::: Extracted information :::
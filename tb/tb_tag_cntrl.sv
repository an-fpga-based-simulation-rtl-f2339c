// tb_tag_cntrl: exhaustive over handshake, zero/non-zero vector and input-layer
// membership; the ETF tag must be cleared only for an accepted zero vector of a
// neuron outside the input layer.
module tb_tag_cntrl;
  import see_pkg::*;
  logic tv_fire, etf_we, etf_bit;
  neuron_t tv_neuron, n_input, etf_addr;
  logic [NBR-1:0] tv_vec;
  int checks = 0, failures = 0;

  tag_cntrl dut (.tv_fire, .tv_neuron, .tv_vec, .n_input, .etf_we, .etf_addr, .etf_bit);

  initial begin
    for (int i = 0; i < 500; i++) begin
      bit exp_we;
      tv_fire   = 1'($urandom);
      tv_neuron = NEURON_W'($urandom_range(0, 200));
      n_input   = NEURON_W'($urandom_range(0, 100));
      tv_vec    = ($urandom_range(0, 1)) ? '0 : NBR'($urandom);
      #1;
      exp_we = tv_fire && tv_vec == 0 && tv_neuron >= n_input;
      checks++;
      if (etf_we != exp_we || (exp_we && (etf_addr != tv_neuron || etf_bit != 0))) begin
        failures++; $display("FAIL %0d", i);
      end
    end
    $display("TB_RESULT checks=%0d failures=%0d", checks, failures);
    $finish;
  end
  initial begin
    #100000;
    failures++;
    $display("TB_RESULT checks=%0d failures=%0d", checks, failures);
    $finish;
  end
endmodule
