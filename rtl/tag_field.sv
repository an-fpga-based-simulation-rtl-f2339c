// tag_field: one tag bit per neuron, used twice in the NTC as the fire tag field
// (FTF, set while a neuron is sending) and the excitation tag field (ETF, set while a
// neuron is firing or excited). It stands for an external SRAM together with its
// controller. The read port is combinational (address in, bit out in the same cycle);
// the write port updates one bit on the clock edge. A clear request wipes the whole
// field one word of WORD bits per cycle (this design's way of initialising the SRAM;
// busy is high meanwhile). Depth is the 2^19 neurons the event lists allow.
module tag_field #(
  parameter int unsigned N_TAGS = 1 << 19,
  parameter int unsigned WORD   = 32
) (
  input  logic                        clk,
  input  logic                        rst_n,
  input  logic                        clear,
  output logic                        busy,
  input  logic [$clog2(N_TAGS)-1:0]   raddr,
  output logic                        rbit,
  input  logic                        we,
  input  logic [$clog2(N_TAGS)-1:0]   waddr,
  input  logic                        wbit
);
  localparam int unsigned WORDS = N_TAGS / WORD;
  localparam int unsigned AW    = $clog2(N_TAGS);
  localparam int unsigned BW    = $clog2(WORD);

  logic [WORD-1:0] mem [WORDS];
  logic [AW-BW-1:0] clr_ptr;

  assign rbit = mem[raddr[AW-1:BW]][raddr[BW-1:0]];

  always_ff @(posedge clk or negedge rst_n) begin
    if (!rst_n) begin
      busy    <= 1'b0;
      clr_ptr <= '0;
    end else if (clear && !busy) begin
      busy    <= 1'b1;
      clr_ptr <= '0;
    end else if (busy) begin
      clr_ptr <= clr_ptr + 1'b1;
      if (clr_ptr == (AW-BW)'(WORDS - 1)) busy <= 1'b0;
    end
  end

  always_ff @(posedge clk) begin
    if (busy) mem[clr_ptr] <= '0;
    else if (we) mem[waddr[AW-1:BW]][waddr[BW-1:0]] <= wbit;
  end
endmodule
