// tb_tag_field: clears a small field, then writes random tags and checks every read
// against a bit array; finally clears again and checks that all tags read zero and
// that busy lasts one cycle per word.
module tb_tag_field;
  logic clk = 0, rst_n = 0;
  always #5 clk = ~clk;
  localparam int N = 256;
  logic clear, busy, rbit, we, wbit;
  logic [7:0] raddr, waddr;
  bit model [N];
  int checks = 0, failures = 0;

  tag_field #(.N_TAGS(N), .WORD(32)) dut (.clk, .rst_n, .clear, .busy, .raddr, .rbit,
                                          .we, .waddr, .wbit);
  task automatic do_clear();
    int n = 0;
    clear = 1; @(negedge clk); clear = 0;
    while (busy) begin @(negedge clk); n++; end
    checks++;
    if (n != N / 32) begin failures++; $display("FAIL clear took %0d", n); end
    foreach (model[i]) model[i] = 0;
  endtask

  initial begin
    clear = 0; we = 0; wbit = 0; raddr = 0; waddr = 0;
    repeat (2) @(negedge clk);
    rst_n = 1;
    do_clear();
    for (int i = 0; i < 2000; i++) begin
      we = 1'($urandom); waddr = 8'($urandom); wbit = 1'($urandom);
      raddr = 8'($urandom);
      #1;
      checks++;
      if (rbit != model[raddr]) begin failures++; $display("FAIL read %0d", raddr); end
      @(negedge clk);
      if (we) model[waddr] = wbit;
    end
    we = 0;
    do_clear();
    for (int i = 0; i < N; i++) begin
      raddr = 8'(i); #1;
      checks++;
      if (rbit) begin failures++; $display("FAIL not cleared %0d", i); end
    end
    $display("TB_RESULT checks=%0d failures=%0d", checks, failures);
    $finish;
  end
  initial begin
    repeat (10000) @(posedge clk);
    failures++;
    $display("TB_RESULT checks=%0d failures=%0d", checks, failures);
    $finish;
  end
endmodule
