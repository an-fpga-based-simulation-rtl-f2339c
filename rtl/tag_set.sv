// tag_set: takes the postsynaptic neuron numbers found by Tag2NN and writes them to the
// dynamic event list (DEL). Each accepted neuron is marked excited in the excitation
// tag field in the cycle it is accepted, so that a later fire-start reaching the same
// neuron finds its tag set and does not list it twice. A one-entry output register
// decouples the DEL port: nn_ready is high while the register is empty or being
// emptied; del_valid/del_neuron come from the register and are held until del_ready.
// The ETF update and the DEL write follow the document; the register stage is this
// design's choice.
module tag_set
  import see_pkg::*;
(
  input  logic    clk,
  input  logic    rst_n,
  input  logic    nn_valid,
  input  neuron_t nn_neuron,
  output logic    nn_ready,
  output logic    del_valid,
  output neuron_t del_neuron,
  input  logic    del_ready,
  output logic    etf_we,
  output neuron_t etf_addr,
  output logic    etf_bit
);
  assign nn_ready = !del_valid || del_ready;
  assign etf_we   = nn_valid && nn_ready;
  assign etf_addr = nn_neuron;
  assign etf_bit  = 1'b1;

  always_ff @(posedge clk or negedge rst_n) begin
    if (!rst_n) begin
      del_valid  <= 1'b0;
      del_neuron <= '0;
    end else if (nn_ready) begin
      del_valid  <= nn_valid;
      if (nn_valid) del_neuron <= nn_neuron;
    end
  end
endmodule
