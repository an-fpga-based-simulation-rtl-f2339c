// tb_tag_set: streams neuron numbers through with a randomly stalling DEL port;
// every neuron must reach the DEL once and in order, and the ETF must be set exactly
// when a neuron is accepted.
module tb_tag_set;
  import see_pkg::*;
  logic clk = 0, rst_n = 0;
  always #5 clk = ~clk;
  logic nn_valid, nn_ready, del_valid, del_ready, etf_we, etf_bit;
  neuron_t nn_neuron, del_neuron, etf_addr;
  neuron_t sent[$];
  int checks = 0, failures = 0, got = 0;

  tag_set dut (.clk, .rst_n, .nn_valid, .nn_neuron, .nn_ready, .del_valid, .del_neuron,
               .del_ready, .etf_we, .etf_addr, .etf_bit);

  initial begin
    int n = 0;
    bit acc;
    nn_valid = 0; nn_neuron = '0; del_ready = 0;
    repeat (2) @(negedge clk);
    rst_n = 1;
    for (int i = 0; i < 2000; i++) begin
      if (!nn_valid || nn_ready) begin
        nn_valid  = ($urandom_range(0, 2) != 0) && n < 500;
        nn_neuron = NEURON_W'(n * 7 + 3);
      end
      del_ready = ($urandom_range(0, 2) != 0);
      #1;
      acc = nn_valid && nn_ready;
      checks++;
      if (etf_we != (nn_valid && nn_ready) || (etf_we && (etf_addr != nn_neuron || !etf_bit))) begin
        failures++; $display("FAIL etf at %0d", i);
      end
      if (del_valid && del_ready) begin
        checks++;
        if (sent.size() == 0 || del_neuron != sent[0]) begin
          failures++; $display("FAIL del order got %0d exp %0d size %0d", del_neuron, sent.size() ? sent[0] : 0, sent.size());
        end else void'(sent.pop_front());
        got++;
      end
      @(negedge clk);
      if (acc) begin sent.push_back(nn_neuron); n++; nn_valid = 0; end
    end
    checks++;
    if (got != n || n == 0) begin failures++; $display("FAIL got %0d sent %0d", got, n); end
    $display("TB_RESULT checks=%0d failures=%0d", checks, failures);
    $finish;
  end
  initial begin
    repeat (10000) @(posedge clk);
    failures++;
    $display("TB_RESULT checks=%0d failures=%0d", checks, failures);
    $finish;
  end
endmodule
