// tvu: topology vector unit. It accepts topology vectors from the NTC and starts the
// processing element that owns the neuron's information block (NIB). Sparse
// configuration: neuron K belongs to PE (K mod N_PE), whose own SDRAM channel holds
// its NIB at ((K div N_PE) * stride). Full-connected configuration: the three PEs are
// merged into PE 0, which uses all three channels; the NIB of neuron K is at K*stride.
// A vector waits (tv_ready low) while its PE is busy, so vectors are handed out in
// order. The vector is latched per PE for the X_L lookups during the integration; when
// a PE finishes, res_valid pulses for it with the neuron number and the channel that
// holds the result. The distribution task follows the document; the static neuron-to-
// PE mapping and in-order hand-out are this design's choice.
module tvu
  import see_pkg::*;
#(
  parameter int unsigned N_PE = 3
) (
  input  logic              clk,
  input  logic              rst_n,
  input  logic              cfg_fc,
  input  logic [15:0]       cfg_stride,
  input  logic              tv_valid,
  input  topo_t             tv,
  output logic              tv_ready,
  output logic              pe_start [N_PE],
  output logic [MEM_AW-1:0] pe_base,
  output logic [NBR-1:0]    pe_vec   [N_PE],
  input  logic              pe_busy  [N_PE],
  input  logic              pe_done  [N_PE],
  input  logic [1:0]        pe_res_ch [N_PE],
  output logic              res_valid  [N_PE],
  output neuron_t           res_neuron [N_PE],
  output logic [1:0]        res_ch     [N_PE],
  output logic [31:0]       dispatched [N_PE]
);
  localparam int unsigned PW = (N_PE > 1) ? $clog2(N_PE) : 1;
  logic [PW-1:0] target;
  neuron_t       slot;
  logic          started [N_PE];   // start issued last cycle, busy not yet visible
  neuron_t       owner [N_PE];

  always_comb begin
    if (cfg_fc) begin
      target = '0;
      slot   = tv.neuron;
    end else begin
      target = PW'(tv.neuron % NEURON_W'(N_PE));
      slot   = tv.neuron / NEURON_W'(N_PE);
    end
    pe_base  = MEM_AW'(slot) * MEM_AW'(cfg_stride);
    tv_ready = !pe_busy[target] && !started[target];
    for (int p = 0; p < N_PE; p++) begin
      pe_start[p]   = tv_valid && tv_ready && (int'(target) == p);
      res_valid[p]  = pe_done[p];
      res_neuron[p] = owner[p];
      res_ch[p]     = pe_res_ch[p];
    end
  end

  always_ff @(posedge clk or negedge rst_n) begin
    if (!rst_n) begin
      for (int p = 0; p < N_PE; p++) begin
        started[p] <= 1'b0; owner[p] <= '0; pe_vec[p] <= '0; dispatched[p] <= '0;
      end
    end else begin
      for (int p = 0; p < N_PE; p++) begin
        started[p] <= pe_start[p];
        if (pe_start[p]) begin
          owner[p]      <= tv.neuron;
          pe_vec[p]     <= tv.vec;
          dispatched[p] <= dispatched[p] + 1;
        end
      end
    end
  end
endmodule
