// tb_nsc_top: the neuron state computation with three SDRAM channel models (10-cycle
// latency), first in the sparse configuration (each PE on its own channel plus two
// on-chip buffers, X_L from the topology vector) and then switched to the
// full-connected configuration (PE 0 on all three channels, X_L from the fire-status
// map). Every result is compared with the reference model the moment its PE reports
// it. Also checks the neuron-to-PE distribution of the topology vector unit and that
// vectors were held back while their PE was busy.
module tb_nsc_top;
  import see_pkg::*;
  import tb_ref_pkg::*;
  logic clk = 0, rst_n = 0;
  always #5 clk = ~clk;

  localparam int KB = 1024;
  logic cfg_fc, tv_valid, tv_ready, fm_clear, fm_we, fm_bit;
  logic [15:0] cfg_stride, cfg_n_syn, cfg_h;
  logic [2:0] cfg_seq_i;
  logic [MEM_AW-1:0] cfg_kbase;
  topo_t tv;
  neuron_t fm_neuron;
  logic res_valid [3], pe_busy [3];
  neuron_t res_neuron [3];
  logic [1:0] res_ch [3];
  logic [31:0] dispatched [3];
  mem_req_t sdram_req [3];
  mem_rsp_t sdram_rsp [3];

  nsc_top #(.N_PE(3), .KBUF_WORDS(64), .N_FIRE(64)) dut (.*);

  for (genvar c = 0; c < 3; c++) begin : g_ch
    sdram_model #(.LAT(10), .WORDS(4096)) u_sd (.clk, .req(sdram_req[c]), .rsp(sdram_rsp[c]));
  end

  int checks = 0, failures = 0, n_res = 0, n_stall = 0;
  kvec_t expy [16];
  bit fire [64];

  task automatic check(bit ok, string what);
    checks++;
    if (!ok) begin failures++; $display("FAIL %s", what); end
  endtask

  task automatic sd_wr(int ch, int addr, logic [63:0] d);
    case (ch)
      0: g_ch[0].u_sd.mem[addr] = d;
      1: g_ch[1].u_sd.mem[addr] = d;
      default: g_ch[2].u_sd.mem[addr] = d;
    endcase
  endtask

  function automatic logic [63:0] res_word(int p, int c, int addr);
    if (cfg_fc) begin
      case (c)
        0: return g_ch[0].u_sd.mem[addr];
        1: return g_ch[1].u_sd.mem[addr];
        default: return g_ch[2].u_sd.mem[addr];
      endcase
    end
    if (c == 0) begin
      case (p)
        0: return g_ch[0].u_sd.mem[addr];
        1: return g_ch[1].u_sd.mem[addr];
        default: return g_ch[2].u_sd.mem[addr];
      endcase
    end
    case (p * 2 + c - 1)
      0: return dut.g_pe[0].g_kb[0].u_kb.mem[addr % 64];
      1: return dut.g_pe[0].g_kb[1].u_kb.mem[addr % 64];
      2: return dut.g_pe[1].g_kb[0].u_kb.mem[addr % 64];
      3: return dut.g_pe[1].g_kb[1].u_kb.mem[addr % 64];
      4: return dut.g_pe[2].g_kb[0].u_kb.mem[addr % 64];
      default: return dut.g_pe[2].g_kb[1].u_kb.mem[addr % 64];
    endcase
  endfunction

  // build the NIB of neuron k, store it, and predict its result
  task automatic make_nib(int k, int n, int ch, int addr, bit xl[], int nsub, int hbig);
    kvec_t k0;
    logic [63:0] w;
    k0.w = new[n]; k0.g = new[n]; k0.mu = new[n];
    k0.a = $urandom_range(0, 4096); k0.ik = $urandom_range(0, 4096);
    k0.theta = 4096; k0.flags = ($urandom_range(0, 4) == 0);
    for (int s = 0; s < n; s++) begin
      k0.w[s] = 491 + int'($urandom_range(0, 200)) - 100; k0.g[s] = 26; k0.mu[s] = 77;
    end
    sd_wr(ch, addr, {32'(k0.ik), 32'(k0.a)});
    sd_wr(ch, addr + 1, {32'(k0.flags), 32'(k0.theta)});
    for (int j = 0; j < (n + 1) / 2; j++) begin
      w = '0;
      for (int l = 0; l < 2; l++)
        if (2 * j + l < n) w[32*l +: 32] = {16'(k0.w[2*j+l]), 8'(k0.g[2*j+l]), 8'(k0.mu[2*j+l])};
      sd_wr(ch, addr + 2 + j, w);
    end
    expy[k] = mmid(k0, xl, nsub, hbig);
  endtask

  always @(negedge clk) if (rst_n) begin
    if (tv_valid && !tv_ready) n_stall++;
    for (int p = 0; p < 3; p++) if (res_valid[p]) begin
      logic [63:0] w;
      bit ok;
      int k, base;
      k = int'(res_neuron[p]);
      n_res++;
      // k-buffer regions: kbase in SDRAM, address 0 in the on-chip buffers
      base = (!cfg_fc && res_ch[p] != 0) ? 0 : KB;
      w = res_word(p, res_ch[p], base);
      ok = $signed(w[31:0]) == 32'(expy[k].a);
      for (int s = 0; s < expy[k].w.size(); s++) begin
        w = res_word(p, res_ch[p], base + 2 + s / 2);
        if ($signed(s % 2 ? w[63:48] : w[31:16]) != 16'(expy[k].w[s])) ok = 0;
      end
      check(ok, $sformatf("result of neuron %0d on PE %0d", k, p));
    end
  end

  task automatic send(int k, logic [NBR-1:0] v);
    tv_valid = 1; tv.neuron = NEURON_W'(k); tv.vec = v;
    #1;
    while (!tv_ready) begin @(negedge clk); #1; end
    @(negedge clk);
    tv_valid = 0;
  endtask

  initial begin
    bit xl [];
    logic [NBR-1:0] v;
    tv_valid = 0; tv = '0; fm_clear = 0; fm_we = 0; fm_bit = 0; fm_neuron = '0;
    cfg_fc = 0; cfg_stride = 6; cfg_n_syn = 8; cfg_h = 2048; cfg_seq_i = 1; cfg_kbase = KB;
    repeat (3) @(negedge clk);
    rst_n = 1;
    // sparse configuration: 12 neurons, 8 synapses each, NIB in channel k mod 3
    for (int k = 0; k < 12; k++) begin
      v = NBR'($urandom);
      xl = new[8];
      for (int s = 0; s < 8; s++) xl[s] = v[s];
      make_nib(k, 8, k % 3, (k / 3) * 6, xl, 4, 2048);
      send(k, v);
    end
    while (pe_busy[0] || pe_busy[1] || pe_busy[2]) @(negedge clk);
    repeat (3) @(negedge clk);
    check(n_res == 12, $sformatf("sparse results %0d", n_res));
    check(dispatched[0] == 4 && dispatched[1] == 4 && dispatched[2] == 4, "distribution by neuron");
    // full-connected configuration: 9 neurons, every neuron a synapse of every other
    fm_clear = 1; @(negedge clk); fm_clear = 0;
    repeat (4) @(negedge clk);
    cfg_fc = 1; cfg_stride = 7; cfg_n_syn = 9; cfg_seq_i = 2; cfg_h = 1024;
    for (int k = 0; k < 9; k++) begin
      fire[k] = 1'($urandom);
      fm_we = 1; fm_neuron = NEURON_W'(k); fm_bit = fire[k];
      @(negedge clk);
    end
    fm_we = 0;
    xl = new[9];
    for (int s = 0; s < 9; s++) xl[s] = fire[s];
    for (int k = 0; k < 5; k++) begin
      make_nib(k, 9, 0, k * 7, xl, 6, 1024);
      send(k, '0);
    end
    while (pe_busy[0]) @(negedge clk);
    repeat (3) @(negedge clk);
    check(n_res == 17, $sformatf("all results %0d", n_res));
    check(dispatched[0] == 9 && dispatched[1] == 4, "full-connected uses PE 0 only");
    check(n_stall > 0, "vectors held back while PE busy");
    $display("results %0d stalls %0d", n_res, n_stall);
    $display("TB_RESULT checks=%0d failures=%0d", checks, failures);
    $finish;
  end
  initial begin
    repeat (100000) @(posedge clk);
    failures++;
    $display("watchdog");
    $display("TB_RESULT checks=%0d failures=%0d", checks, failures);
    $finish;
  end
endmodule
:::
Retype the records above from the very first line down to the line with "(ETF, set while a", keeping both of those lines. Include nothing beyond them.

* **Finished task**:
filename tb/tb_tag_cntrl.sv
repository an-fpga-based-simulation-rtl-f2339c
// tb_tag_cntrl: exhaustive over handshake, zero/non-zero vector and input-layer
// membership; the ETF tag must be cleared only for an accepted zero vector of a
// neuron outside the input layer.
module tb_tag_cntrl;
  import see_pkg::*;
  logic tv_fire, etf_we, etf_bit;
  neuron_t tv_neuron, n_input, etf_addr;
  logic [NBR-1:0] tv_vec;
  int checks = 0, failures = 0;

  tag_cntrl dut (.tv_fire, .tv_neuron, .tv_vec, .n_input, .etf_we, .etf_addr, .etf_bit);

  initial begin
    for (int i = 0; i < 500; i++) begin
      bit exp_we;
      tv_fire   = 1'($urandom);
      tv_neuron = NEURON_W'($urandom_range(0, 200));
      n_input   = NEURON_W'($urandom_range(0, 100));
      tv_vec    = ($urandom_range(0, 1)) ? '0 : NBR'($urandom);
      #1;
      exp_we = tv_fire && tv_vec == 0 && tv_neuron >= n_input;
      checks++;
      if (etf_we != exp_we || (exp_we && (etf_addr != tv_neuron || etf_bit != 0))) begin
        failures++; $display("FAIL %0d", i);
      end
    end
    $display("TB_RESULT checks=%0d failures=%0d", checks, failures);
    $finish;
  end
  initial begin
    #100000;
    failures++;
    $display("TB_RESULT checks=%0d failures=%0d", checks, failures);
    $finish;
  end
endmodule
filename rtl/tag_field.sv
repository an-fpga-based-simulation-rtl-f2339c
// tag_field: one tag bit per neuron, used twice in the NTC as the fire tag field
// (FTF, set while a neuron is sending) and the excitation tag field (ETF, set while a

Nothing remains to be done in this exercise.